# Sony ILCE-QX1 - interchangeable lens mount for smartphones



## Slyham (Sep 4, 2014)

Interesting development.

http://www.wired.com/2014/09/sony-ilce-qx1/

It has a pop-up flash as well.

Does anyone in this forum have one of these smartphone mountable cameras? If so do you like it? It doesn't interest me but I wonder if others like the idea.


----------



## drjlo (Sep 4, 2014)

Personally, if I owned Sony stocks, I would be selling them pronto


----------



## Steve (Sep 6, 2014)

Slyham said:


> It has a pop-up flash as well.



I watched the video with the Sony rep show this off and I laughed and clapped my hands when that little guy popped out. So cute!

Seriously, though, I can see why a bunch of photographers think this is the dumbest idea in the world but I think a lot of people are discounting who this is for. There are tons and tons and _tons_ of young people who live their lives on their smartphones and see them as a lot more than just a communication device. Its become almost an extension of their body and mind. A modular camera using the smartphone as its control interface is going to make sense to a lot of people, especially young, wealthy, technophiles in major metro areas. Not saying its going to take off, but I can see why Sony would think it might.


----------



## Rahul (Feb 4, 2015)

I can imagine attaching the mount, lens and flash to the phone, setting up a shot and getting a call while taking a shot while the phone is on vibrate mode. Maybe they should add IS to this baby ;D

Another laughable scenario is getting a call when you are all set up and end up having all this stuff attached to the phone while you are answering a call. 

Sony has lost it's marbles searching for a market that don't exist.


----------



## Stu_bert (Feb 4, 2015)

I think if it was probably 1/4 of the size and weight, and was around $60 then it might pique the interest of the smartphone users.

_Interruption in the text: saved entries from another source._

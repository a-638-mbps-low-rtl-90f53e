// fg_unit: the F and G blocks of the processing unit.
//
// LANES parallel elements each take one LLR pair (a[i], b[i]) = (alpha_v[i],
// alpha_v[i + N_v/2]) and produce one child LLR, so the unit consumes
// 2*LANES = P = 256 LLRs per cycle as the decoder's F/G blocks do.
//   is_g = 0 : F,   Eq. (1), min-sum.
//   is_g = 1 : G,   Eq. (2), b + a or b - a depending on beta[i].
//   is_g = 1 and left_zero = 1 : G_0R, beta forced to all-zero (mux m0).
// G results saturate to +/-31.  Purely combinational; the caller stores the
// result in the alpha memory at the end of the cycle.
module fg_unit
  import polar_pkg::*;
#(
  parameter int unsigned LANES = PE
) (
  input  llr_t             a    [LANES],
  input  llr_t             b    [LANES],
  input  logic [LANES-1:0] beta,
  input  logic             is_g,
  input  logic             left_zero,
  output llr_t             y    [LANES]
);
  always_comb begin
    for (int i = 0; i < LANES; i++) begin
      if (is_g) y[i] = g_op(a[i], b[i], beta[i] & ~left_zero);
      else      y[i] = f_op(a[i], b[i]);
    end
  end
endmodule
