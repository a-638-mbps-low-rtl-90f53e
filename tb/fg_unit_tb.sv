// fg_unit_tb: random F, G and G_0R operations on all 128 lanes, compared
// with the integer min-sum F and saturating G of the reference model.
module fg_unit_tb;
  import polar_pkg::*;
  import polar_tb_pkg::*;
  localparam int L = PE;
  llr_t a [L], b [L], y [L];
  logic [L-1:0] beta;
  logic is_g, left_zero;
  int checks = 0, failures = 0;

  fg_unit dut (.*);

  initial begin
    #100000;
    failures++;
    $display("TB_RESULT checks=%0d failures=%0d", checks, failures);
    $finish;
  end

  initial begin
    for (int t = 0; t < 300; t++) begin
      int mode;
      mode = t % 3;
      is_g = (mode != 0); left_zero = (mode == 2);
      for (int i = 0; i < L; i++) begin
        // small values mostly, extremes sometimes (saturation)
        a[i] = llr_t'(($urandom % 4 == 0) ? (($urandom % 2) ? 31 : -31) : int'($urandom % 63) - 31);
        b[i] = llr_t'(int'($urandom % 63) - 31);
        beta[i] = 1'($urandom);
      end
      #1;
      for (int i = 0; i < L; i++) begin
        int e;
        e = (mode == 0) ? ref_f(a[i], b[i]) : ref_g(a[i], b[i], (mode == 1) ? beta[i] : 1'b0);
        checks++;
        if (int'(y[i]) != e) begin
          failures++;
          if (failures < 10) $display("mode %0d lane %0d: a=%0d b=%0d beta=%0d y=%0d exp=%0d",
                                      mode, i, a[i], b[i], beta[i], y[i], e);
        end
      end
    end
    $display("TB_RESULT checks=%0d failures=%0d", checks, failures);
    $finish;
  end
endmodule
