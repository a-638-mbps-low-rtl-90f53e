// rep_node: maximum-likelihood decoder of a repetition code.
//
// A repetition code of length 2**len_log carries one information bit; its ML
// decision is the sign of the sum of the input LLRs (threshold detection).
// Lanes at or above the node length are ignored.  The output 'bit_est' is
// the information bit and 'beta' the whole bit-estimate vector (the bit
// replicated over the node length, zeros above it).  Combinational; the sum
// is kept at full width, so it never saturates.  A sum of exactly zero
// decides 0 (a choice of this design).
module rep_node
  import polar_pkg::*;
#(
  parameter int unsigned MAXLEN = REP_MAX
) (
  input  llr_t                        alpha [MAXLEN],
  input  logic [$clog2(MAXLEN+1)-1:0] len_log,
  output logic                        bit_est,
  output logic [MAXLEN-1:0]           beta
);
  localparam int unsigned SW = QI + $clog2(MAXLEN) + 1;
  logic signed [SW-1:0] sum;

  always_comb begin
    sum = '0;
    for (int i = 0; i < MAXLEN; i++)
      if (i < (1 << len_log)) sum += SW'(alpha[i]);
    bit_est = sum[SW-1];
    for (int i = 0; i < MAXLEN; i++)
      beta[i] = (i < (1 << len_log)) ? bit_est : 1'b0;
  end
endmodule
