// rep_node_tb: repetition decoding of random LLR vectors of every length
// from 1 to 32; the decision must be the sign of the sum of the first
// 2**len_log inputs, replicated, with zeros above the node length.
module rep_node_tb;
  import polar_pkg::*;
  llr_t alpha [REP_MAX];
  logic [$clog2(REP_MAX+1)-1:0] len_log;
  logic bit_est;
  logic [REP_MAX-1:0] beta;
  int checks = 0, failures = 0;

  rep_node dut (.*);

  initial begin
    #100000;
    failures++;
    $display("TB_RESULT checks=%0d failures=%0d", checks, failures);
    $finish;
  end

  initial begin
    for (int t = 0; t < 600; t++) begin
      int sum;
      logic [REP_MAX-1:0] e;
      len_log = $bits(len_log)'(t % 6);
      sum = 0;
      for (int i = 0; i < REP_MAX; i++) begin
        alpha[i] = llr_t'(int'($urandom % 63) - 31);
        if (i < (1 << (t % 6))) sum += int'(alpha[i]);
      end
      for (int i = 0; i < REP_MAX; i++) e[i] = (i < (1 << (t % 6))) && (sum < 0);
      #1;
      checks++;
      if (bit_est != (sum < 0) || beta != e) begin
        failures++;
        if (failures < 10) $display("len %0d sum %0d: bit %0d beta %h exp %h", 1 << (t % 6), sum, bit_est, beta, e);
      end
    end
    $display("TB_RESULT checks=%0d failures=%0d", checks, failures);
    $finish;
  end
endmodule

The problem I see for the camera makers is they aren't doing anything in terms of gradual introduction to photography. It's either a smartphone with no zoom, weak flash, basic AF or it's a full blown camera or in this instance lens adapter & lens.

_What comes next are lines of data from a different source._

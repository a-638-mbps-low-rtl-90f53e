// spc_node: maximum-likelihood decoder of a single-parity-check code.
//
// Hard decisions are taken on the first 2**len_log LLRs; if their parity is
// odd, the decision of the least reliable input (smallest magnitude, lowest
// index on a tie, a choice of this design) is flipped.  Lanes at or above the
// node length are ignored and output 0.  Combinational.
module spc_node
  import polar_pkg::*;
#(
  parameter int unsigned MAXLEN = PE
) (
  input  llr_t                        alpha [MAXLEN],
  input  logic [$clog2(MAXLEN+1)-1:0] len_log,
  output logic [MAXLEN-1:0]           beta
);
  logic [MAXLEN-1:0]          h;
  logic                       parity;
  logic [QI-1:0]              min_mag;
  logic [$clog2(MAXLEN)-1:0]  min_idx;

  always_comb begin
    h       = '0;
    parity  = 1'b0;
    min_mag = '1;
    min_idx = '0;
    for (int i = 0; i < MAXLEN; i++) begin
      if (i < (1 << len_log)) begin
        h[i]   = hard(alpha[i]);
        parity = parity ^ h[i];
        if (mag(alpha[i]) < min_mag) begin
          min_mag = mag(alpha[i]);
          min_idx = i[$clog2(MAXLEN)-1:0];
        end
      end
    end
    beta = h;
    if (parity) beta[min_idx] = ~beta[min_idx];
  end
endmodule
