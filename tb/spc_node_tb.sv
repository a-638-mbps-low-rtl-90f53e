// spc_node_tb: SPC decoding of random vectors of lengths 2 to 128; with odd
// parity the least reliable (first smallest magnitude) decision must be
// flipped, with even parity the hard decisions are kept.
module spc_node_tb;
  import polar_pkg::*;
  llr_t alpha [PE];
  logic [$clog2(PE+1)-1:0] len_log;
  logic [PE-1:0] beta;
  int checks = 0, failures = 0;
  int n_flip = 0;

  spc_node dut (.*);

  initial begin
    #100000;
    failures++;
    $display("TB_RESULT checks=%0d failures=%0d", checks, failures);
    $finish;
  end

  initial begin
    for (int t = 0; t < 700; t++) begin
      int n, par, mi, mm;
      logic [PE-1:0] e;
      n = 1 << (1 + t % 7);
      len_log = $bits(len_log)'(1 + t % 7);
      e = '0; par = 0; mi = 0; mm = 1000;
      for (int i = 0; i < PE; i++) begin
        alpha[i] = llr_t'(int'($urandom % 63) - 31);
        if (i < n) begin
          int mg;
          mg = (alpha[i] < 0) ? -int'(alpha[i]) : int'(alpha[i]);
          e[i] = alpha[i] < 0;
          par ^= int'(e[i]);
          if (mg < mm) begin mm = mg; mi = i; end
        end
      end
      if (par != 0) begin e[mi] = ~e[mi]; n_flip++; end
      #1;
      checks++;
      if (beta != e) begin
        failures++;
        if (failures < 10) $display("len %0d: beta %h exp %h", n, beta, e);
      end
    end
    checks++;
    if (n_flip == 0) failures++;
    $display("TB_RESULT checks=%0d failures=%0d", checks, failures);
    $finish;
  end
endmodule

Smartphone users are the former P&S users in the main. They want simplicity, immediacy, practical (transport wise) and relative low cost. This is not really satisfying that need :-X


----------



## moreorless (Feb 4, 2015)

Stu_bert said:


> I think if it was probably 1/4 of the size and weight, and was around $60 then it might pique the interest of the smartphone users.
> 
> The problem I see for the camera makers is they aren't doing anything in terms of gradual introduction to photography. It's either a smartphone with no zoom, weak flash, basic AF or it's a full blown camera or in this instance lens adapter & lens.
> 
> Smartphone users are the former P&S users in the main. They want simplicity, immediacy, practical (transport wise) and relative low cost. This is not really satisfying that need :-X



I think for something like this to work it needs to be much better integrated into the phone, either a unit you can really attach properly or a built in lens mount.


----------